Exercise inputs:
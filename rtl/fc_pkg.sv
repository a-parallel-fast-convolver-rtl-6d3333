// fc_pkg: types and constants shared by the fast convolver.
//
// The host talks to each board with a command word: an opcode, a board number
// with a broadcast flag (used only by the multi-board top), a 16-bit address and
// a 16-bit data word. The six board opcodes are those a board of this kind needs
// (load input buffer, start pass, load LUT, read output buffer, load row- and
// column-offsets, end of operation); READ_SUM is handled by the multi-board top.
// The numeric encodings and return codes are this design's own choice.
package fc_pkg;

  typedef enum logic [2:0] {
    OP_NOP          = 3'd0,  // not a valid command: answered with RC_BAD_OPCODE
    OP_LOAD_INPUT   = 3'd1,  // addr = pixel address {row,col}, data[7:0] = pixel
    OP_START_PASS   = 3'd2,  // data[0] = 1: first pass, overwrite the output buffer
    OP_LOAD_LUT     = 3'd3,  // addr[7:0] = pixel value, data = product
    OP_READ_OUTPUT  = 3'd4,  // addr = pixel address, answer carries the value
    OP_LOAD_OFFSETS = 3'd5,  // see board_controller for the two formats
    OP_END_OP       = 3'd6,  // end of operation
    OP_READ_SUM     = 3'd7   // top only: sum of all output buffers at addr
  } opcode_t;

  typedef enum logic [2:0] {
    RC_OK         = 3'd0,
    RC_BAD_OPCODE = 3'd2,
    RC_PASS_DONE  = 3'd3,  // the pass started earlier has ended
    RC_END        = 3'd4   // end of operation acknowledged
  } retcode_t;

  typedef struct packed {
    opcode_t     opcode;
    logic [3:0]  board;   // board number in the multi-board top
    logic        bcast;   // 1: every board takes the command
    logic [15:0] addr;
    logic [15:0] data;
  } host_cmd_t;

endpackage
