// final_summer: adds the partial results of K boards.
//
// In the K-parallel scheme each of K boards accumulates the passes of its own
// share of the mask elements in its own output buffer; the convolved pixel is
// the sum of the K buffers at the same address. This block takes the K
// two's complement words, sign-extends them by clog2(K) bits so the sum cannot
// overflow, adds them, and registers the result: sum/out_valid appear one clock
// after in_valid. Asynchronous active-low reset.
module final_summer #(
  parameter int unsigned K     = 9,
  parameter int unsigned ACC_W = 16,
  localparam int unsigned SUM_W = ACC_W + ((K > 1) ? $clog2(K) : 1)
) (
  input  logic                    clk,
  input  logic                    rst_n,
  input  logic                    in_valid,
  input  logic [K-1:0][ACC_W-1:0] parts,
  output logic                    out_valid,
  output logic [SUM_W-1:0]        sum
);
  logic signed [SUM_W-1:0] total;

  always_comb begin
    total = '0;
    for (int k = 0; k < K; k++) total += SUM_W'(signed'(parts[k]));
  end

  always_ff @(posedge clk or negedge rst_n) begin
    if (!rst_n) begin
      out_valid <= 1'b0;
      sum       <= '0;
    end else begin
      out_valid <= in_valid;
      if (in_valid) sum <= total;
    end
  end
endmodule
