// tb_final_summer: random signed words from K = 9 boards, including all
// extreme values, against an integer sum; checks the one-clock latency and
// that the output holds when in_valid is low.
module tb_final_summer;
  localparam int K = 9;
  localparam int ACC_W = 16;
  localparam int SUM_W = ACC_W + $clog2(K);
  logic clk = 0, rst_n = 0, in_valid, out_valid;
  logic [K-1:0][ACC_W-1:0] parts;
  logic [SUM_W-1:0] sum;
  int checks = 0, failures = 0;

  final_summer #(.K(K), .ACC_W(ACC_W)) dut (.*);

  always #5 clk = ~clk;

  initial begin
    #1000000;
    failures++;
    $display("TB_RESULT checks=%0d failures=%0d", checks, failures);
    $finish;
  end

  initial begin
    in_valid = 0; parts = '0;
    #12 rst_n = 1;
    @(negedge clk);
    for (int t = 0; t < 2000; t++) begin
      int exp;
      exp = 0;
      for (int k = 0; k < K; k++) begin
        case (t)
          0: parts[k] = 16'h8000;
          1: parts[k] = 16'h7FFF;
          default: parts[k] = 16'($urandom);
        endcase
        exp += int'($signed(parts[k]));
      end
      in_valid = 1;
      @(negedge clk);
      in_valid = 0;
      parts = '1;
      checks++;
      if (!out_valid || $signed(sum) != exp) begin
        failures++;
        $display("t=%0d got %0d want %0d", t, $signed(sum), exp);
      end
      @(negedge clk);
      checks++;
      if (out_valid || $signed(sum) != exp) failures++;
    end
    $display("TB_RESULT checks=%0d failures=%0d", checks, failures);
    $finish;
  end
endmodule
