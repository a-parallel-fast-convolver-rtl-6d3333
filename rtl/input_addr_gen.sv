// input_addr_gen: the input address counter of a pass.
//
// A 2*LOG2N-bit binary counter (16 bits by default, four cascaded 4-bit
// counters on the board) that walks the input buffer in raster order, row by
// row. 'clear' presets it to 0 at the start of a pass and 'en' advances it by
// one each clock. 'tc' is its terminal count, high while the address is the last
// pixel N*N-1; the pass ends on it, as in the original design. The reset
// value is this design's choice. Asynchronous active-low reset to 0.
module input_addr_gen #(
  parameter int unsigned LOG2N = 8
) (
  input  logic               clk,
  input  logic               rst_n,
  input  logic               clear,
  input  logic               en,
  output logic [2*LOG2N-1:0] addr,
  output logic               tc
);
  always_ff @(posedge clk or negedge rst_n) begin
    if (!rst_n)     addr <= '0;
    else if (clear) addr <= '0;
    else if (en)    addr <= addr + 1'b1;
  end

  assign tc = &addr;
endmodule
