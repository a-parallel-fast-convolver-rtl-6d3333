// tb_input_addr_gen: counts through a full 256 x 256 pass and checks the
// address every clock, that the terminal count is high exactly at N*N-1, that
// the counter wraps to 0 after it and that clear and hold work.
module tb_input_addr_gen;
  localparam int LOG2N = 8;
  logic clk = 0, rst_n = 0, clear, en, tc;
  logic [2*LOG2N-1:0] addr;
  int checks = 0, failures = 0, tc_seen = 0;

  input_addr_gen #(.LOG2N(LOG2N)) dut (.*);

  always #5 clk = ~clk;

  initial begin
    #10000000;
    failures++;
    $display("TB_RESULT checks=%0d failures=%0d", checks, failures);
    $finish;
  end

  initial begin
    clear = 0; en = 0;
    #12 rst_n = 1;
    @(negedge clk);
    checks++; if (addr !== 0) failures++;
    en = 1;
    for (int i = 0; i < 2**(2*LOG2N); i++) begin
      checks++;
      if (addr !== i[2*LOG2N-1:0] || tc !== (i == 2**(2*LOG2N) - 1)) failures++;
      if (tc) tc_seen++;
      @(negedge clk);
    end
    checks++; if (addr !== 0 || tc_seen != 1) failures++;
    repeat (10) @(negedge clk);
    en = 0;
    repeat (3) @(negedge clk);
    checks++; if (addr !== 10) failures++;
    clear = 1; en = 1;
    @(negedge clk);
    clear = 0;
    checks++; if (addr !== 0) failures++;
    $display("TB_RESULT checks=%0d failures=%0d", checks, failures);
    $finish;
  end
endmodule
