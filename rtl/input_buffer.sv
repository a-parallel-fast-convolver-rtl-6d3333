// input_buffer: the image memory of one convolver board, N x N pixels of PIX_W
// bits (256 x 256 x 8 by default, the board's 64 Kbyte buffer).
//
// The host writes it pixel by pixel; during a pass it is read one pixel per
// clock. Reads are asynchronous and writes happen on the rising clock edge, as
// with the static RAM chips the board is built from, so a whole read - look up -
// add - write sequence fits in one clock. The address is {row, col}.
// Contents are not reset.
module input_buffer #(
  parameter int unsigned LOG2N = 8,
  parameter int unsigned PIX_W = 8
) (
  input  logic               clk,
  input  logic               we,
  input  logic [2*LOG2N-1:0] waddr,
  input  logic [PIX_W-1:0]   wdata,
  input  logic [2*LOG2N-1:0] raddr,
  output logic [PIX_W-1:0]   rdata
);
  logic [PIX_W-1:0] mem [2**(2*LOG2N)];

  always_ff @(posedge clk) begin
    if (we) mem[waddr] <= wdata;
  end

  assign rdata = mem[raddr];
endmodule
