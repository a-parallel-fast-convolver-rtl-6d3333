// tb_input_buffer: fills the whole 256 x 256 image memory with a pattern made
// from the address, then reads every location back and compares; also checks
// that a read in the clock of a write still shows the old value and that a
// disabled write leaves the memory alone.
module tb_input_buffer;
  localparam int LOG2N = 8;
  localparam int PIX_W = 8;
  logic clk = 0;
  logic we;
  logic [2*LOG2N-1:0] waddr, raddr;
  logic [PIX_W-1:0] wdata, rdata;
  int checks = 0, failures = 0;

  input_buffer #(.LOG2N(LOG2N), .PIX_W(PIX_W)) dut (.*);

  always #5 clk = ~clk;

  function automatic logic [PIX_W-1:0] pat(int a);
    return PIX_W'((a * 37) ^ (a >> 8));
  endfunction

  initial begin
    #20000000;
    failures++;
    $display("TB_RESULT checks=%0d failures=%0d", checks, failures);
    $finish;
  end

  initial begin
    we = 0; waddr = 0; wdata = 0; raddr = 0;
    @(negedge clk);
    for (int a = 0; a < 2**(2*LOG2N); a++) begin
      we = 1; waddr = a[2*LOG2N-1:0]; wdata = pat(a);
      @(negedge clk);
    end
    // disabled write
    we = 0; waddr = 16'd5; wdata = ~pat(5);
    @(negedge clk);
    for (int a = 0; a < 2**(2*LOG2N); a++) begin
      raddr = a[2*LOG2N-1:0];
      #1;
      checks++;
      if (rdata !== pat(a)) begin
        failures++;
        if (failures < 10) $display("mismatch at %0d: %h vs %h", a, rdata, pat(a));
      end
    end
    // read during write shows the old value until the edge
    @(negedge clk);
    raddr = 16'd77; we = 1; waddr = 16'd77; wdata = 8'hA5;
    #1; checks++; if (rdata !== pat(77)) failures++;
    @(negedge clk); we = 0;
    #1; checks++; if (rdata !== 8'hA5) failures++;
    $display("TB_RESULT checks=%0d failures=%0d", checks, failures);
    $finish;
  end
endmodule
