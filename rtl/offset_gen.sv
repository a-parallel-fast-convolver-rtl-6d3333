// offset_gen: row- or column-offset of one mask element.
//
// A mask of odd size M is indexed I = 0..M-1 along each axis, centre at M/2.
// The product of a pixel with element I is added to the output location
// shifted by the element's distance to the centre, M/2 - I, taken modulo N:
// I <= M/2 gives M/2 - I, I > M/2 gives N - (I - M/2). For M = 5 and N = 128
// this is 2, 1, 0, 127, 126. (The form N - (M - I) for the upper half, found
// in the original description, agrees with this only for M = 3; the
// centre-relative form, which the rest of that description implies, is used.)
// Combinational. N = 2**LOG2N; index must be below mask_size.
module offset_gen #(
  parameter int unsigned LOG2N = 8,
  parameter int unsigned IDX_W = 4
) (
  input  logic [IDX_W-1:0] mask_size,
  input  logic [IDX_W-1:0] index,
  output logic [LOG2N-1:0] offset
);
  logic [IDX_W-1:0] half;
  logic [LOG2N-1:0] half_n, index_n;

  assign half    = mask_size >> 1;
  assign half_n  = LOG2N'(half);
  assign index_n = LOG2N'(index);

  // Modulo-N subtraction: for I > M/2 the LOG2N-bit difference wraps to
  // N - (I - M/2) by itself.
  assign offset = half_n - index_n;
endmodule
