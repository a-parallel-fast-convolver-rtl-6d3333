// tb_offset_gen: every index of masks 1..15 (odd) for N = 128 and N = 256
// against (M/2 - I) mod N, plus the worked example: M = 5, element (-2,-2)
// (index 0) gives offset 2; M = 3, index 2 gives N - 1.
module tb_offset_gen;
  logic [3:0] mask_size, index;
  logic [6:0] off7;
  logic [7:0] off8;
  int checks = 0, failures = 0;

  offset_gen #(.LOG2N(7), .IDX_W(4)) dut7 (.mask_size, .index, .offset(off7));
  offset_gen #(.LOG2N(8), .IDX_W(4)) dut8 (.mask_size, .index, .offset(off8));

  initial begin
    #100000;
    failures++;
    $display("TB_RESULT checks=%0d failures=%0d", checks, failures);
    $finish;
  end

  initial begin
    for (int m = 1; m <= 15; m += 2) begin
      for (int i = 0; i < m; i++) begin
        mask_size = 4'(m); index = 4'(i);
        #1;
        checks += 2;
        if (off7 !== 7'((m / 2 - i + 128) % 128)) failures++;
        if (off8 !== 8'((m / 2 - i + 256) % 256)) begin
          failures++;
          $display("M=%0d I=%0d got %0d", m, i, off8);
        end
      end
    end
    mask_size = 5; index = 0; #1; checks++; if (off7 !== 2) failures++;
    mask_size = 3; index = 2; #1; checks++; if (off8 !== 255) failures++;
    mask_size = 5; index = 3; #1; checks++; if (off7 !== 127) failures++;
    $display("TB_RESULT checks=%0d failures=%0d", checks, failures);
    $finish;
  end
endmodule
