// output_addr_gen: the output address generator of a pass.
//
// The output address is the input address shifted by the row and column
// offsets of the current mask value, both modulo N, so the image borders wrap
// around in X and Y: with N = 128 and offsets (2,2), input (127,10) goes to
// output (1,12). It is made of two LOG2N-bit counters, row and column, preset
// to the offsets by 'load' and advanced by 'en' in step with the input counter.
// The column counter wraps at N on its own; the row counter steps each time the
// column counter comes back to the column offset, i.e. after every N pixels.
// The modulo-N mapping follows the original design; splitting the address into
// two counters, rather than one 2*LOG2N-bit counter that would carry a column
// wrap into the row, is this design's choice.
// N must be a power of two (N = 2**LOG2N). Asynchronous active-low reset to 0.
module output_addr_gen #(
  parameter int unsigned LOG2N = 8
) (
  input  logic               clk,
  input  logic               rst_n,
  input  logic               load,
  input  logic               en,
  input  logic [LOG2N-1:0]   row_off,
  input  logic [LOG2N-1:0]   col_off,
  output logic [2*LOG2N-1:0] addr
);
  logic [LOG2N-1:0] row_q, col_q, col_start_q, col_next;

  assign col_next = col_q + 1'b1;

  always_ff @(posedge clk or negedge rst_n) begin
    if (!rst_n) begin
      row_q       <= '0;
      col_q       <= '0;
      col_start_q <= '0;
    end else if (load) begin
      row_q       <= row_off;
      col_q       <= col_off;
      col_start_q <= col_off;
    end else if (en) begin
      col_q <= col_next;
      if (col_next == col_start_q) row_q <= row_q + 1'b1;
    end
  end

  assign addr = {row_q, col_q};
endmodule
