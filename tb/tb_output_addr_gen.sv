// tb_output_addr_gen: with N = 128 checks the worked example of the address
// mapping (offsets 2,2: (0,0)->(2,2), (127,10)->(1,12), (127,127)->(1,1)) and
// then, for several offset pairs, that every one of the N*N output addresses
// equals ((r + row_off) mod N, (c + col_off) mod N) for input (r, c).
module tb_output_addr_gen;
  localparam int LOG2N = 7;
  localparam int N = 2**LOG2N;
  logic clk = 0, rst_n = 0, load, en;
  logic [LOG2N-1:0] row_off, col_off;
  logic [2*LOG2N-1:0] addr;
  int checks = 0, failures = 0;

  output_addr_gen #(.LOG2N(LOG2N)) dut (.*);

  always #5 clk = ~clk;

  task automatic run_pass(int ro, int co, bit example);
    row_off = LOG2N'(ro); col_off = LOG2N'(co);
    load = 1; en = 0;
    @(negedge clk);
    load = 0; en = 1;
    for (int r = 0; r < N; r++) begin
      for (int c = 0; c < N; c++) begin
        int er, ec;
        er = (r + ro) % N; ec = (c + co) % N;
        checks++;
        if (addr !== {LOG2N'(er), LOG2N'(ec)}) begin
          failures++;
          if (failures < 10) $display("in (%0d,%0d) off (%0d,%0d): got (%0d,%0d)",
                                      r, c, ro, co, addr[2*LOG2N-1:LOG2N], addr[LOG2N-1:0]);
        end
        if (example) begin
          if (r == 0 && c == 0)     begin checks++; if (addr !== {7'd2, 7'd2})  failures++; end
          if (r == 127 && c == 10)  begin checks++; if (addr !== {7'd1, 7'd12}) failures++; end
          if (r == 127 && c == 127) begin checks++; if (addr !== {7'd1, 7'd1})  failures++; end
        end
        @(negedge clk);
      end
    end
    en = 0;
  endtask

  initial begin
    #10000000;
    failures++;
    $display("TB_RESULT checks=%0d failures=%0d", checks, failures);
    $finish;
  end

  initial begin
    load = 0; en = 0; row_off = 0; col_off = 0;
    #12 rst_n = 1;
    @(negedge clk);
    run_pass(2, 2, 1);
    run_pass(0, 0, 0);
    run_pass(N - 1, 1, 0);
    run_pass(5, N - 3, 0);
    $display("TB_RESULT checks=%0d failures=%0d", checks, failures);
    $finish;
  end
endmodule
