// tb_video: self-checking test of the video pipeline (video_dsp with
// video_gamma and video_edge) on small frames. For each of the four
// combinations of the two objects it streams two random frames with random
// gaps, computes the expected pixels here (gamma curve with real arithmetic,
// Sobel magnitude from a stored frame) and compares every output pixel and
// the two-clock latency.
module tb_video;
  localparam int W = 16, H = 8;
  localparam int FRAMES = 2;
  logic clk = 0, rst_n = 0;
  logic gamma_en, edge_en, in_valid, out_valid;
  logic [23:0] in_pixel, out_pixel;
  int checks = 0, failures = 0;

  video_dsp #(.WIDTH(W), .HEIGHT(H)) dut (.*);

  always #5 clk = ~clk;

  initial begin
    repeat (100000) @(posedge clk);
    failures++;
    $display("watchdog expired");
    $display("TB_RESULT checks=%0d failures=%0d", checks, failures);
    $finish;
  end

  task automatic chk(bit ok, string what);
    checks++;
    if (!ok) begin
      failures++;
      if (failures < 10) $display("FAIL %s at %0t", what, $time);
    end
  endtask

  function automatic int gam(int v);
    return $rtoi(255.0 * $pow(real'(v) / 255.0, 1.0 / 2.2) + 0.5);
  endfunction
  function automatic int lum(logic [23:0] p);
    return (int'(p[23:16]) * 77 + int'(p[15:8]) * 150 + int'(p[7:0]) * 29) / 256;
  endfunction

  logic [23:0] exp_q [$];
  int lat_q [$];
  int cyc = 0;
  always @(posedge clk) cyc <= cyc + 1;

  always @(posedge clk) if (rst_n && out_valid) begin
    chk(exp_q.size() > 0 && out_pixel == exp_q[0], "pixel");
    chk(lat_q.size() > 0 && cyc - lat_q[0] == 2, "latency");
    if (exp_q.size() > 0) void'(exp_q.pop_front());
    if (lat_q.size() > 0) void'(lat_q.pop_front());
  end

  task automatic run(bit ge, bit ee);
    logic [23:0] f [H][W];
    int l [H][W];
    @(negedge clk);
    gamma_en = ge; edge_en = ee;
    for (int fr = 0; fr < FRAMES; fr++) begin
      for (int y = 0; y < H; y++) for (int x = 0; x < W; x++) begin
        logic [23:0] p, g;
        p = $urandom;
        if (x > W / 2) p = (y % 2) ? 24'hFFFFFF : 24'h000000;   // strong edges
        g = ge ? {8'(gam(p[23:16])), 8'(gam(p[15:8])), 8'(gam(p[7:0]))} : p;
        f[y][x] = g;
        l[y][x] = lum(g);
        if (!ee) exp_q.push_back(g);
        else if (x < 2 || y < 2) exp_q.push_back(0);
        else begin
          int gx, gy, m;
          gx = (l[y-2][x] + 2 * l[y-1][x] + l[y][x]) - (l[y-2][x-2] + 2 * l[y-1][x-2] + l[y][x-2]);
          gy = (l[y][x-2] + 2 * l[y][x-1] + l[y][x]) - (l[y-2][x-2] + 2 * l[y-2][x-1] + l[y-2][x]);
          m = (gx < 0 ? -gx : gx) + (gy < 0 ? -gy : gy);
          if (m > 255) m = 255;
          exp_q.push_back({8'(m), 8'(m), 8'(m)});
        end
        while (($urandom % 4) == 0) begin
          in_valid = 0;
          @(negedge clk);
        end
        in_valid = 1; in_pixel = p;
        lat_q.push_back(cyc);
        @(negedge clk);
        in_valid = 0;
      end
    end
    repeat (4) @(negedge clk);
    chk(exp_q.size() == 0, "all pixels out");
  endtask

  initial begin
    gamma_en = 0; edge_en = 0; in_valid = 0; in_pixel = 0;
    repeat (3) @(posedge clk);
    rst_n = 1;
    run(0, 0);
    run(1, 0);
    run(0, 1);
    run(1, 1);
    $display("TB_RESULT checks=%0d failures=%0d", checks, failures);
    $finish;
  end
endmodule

Instructions for the task:
With "void" as the search string, filter the records and return each line that has it.

Solution to the exercise:
    if (exp_q.size() > 0) void'(exp_q.pop_front());
    if (lat_q.size() > 0) void'(lat_q.pop_front());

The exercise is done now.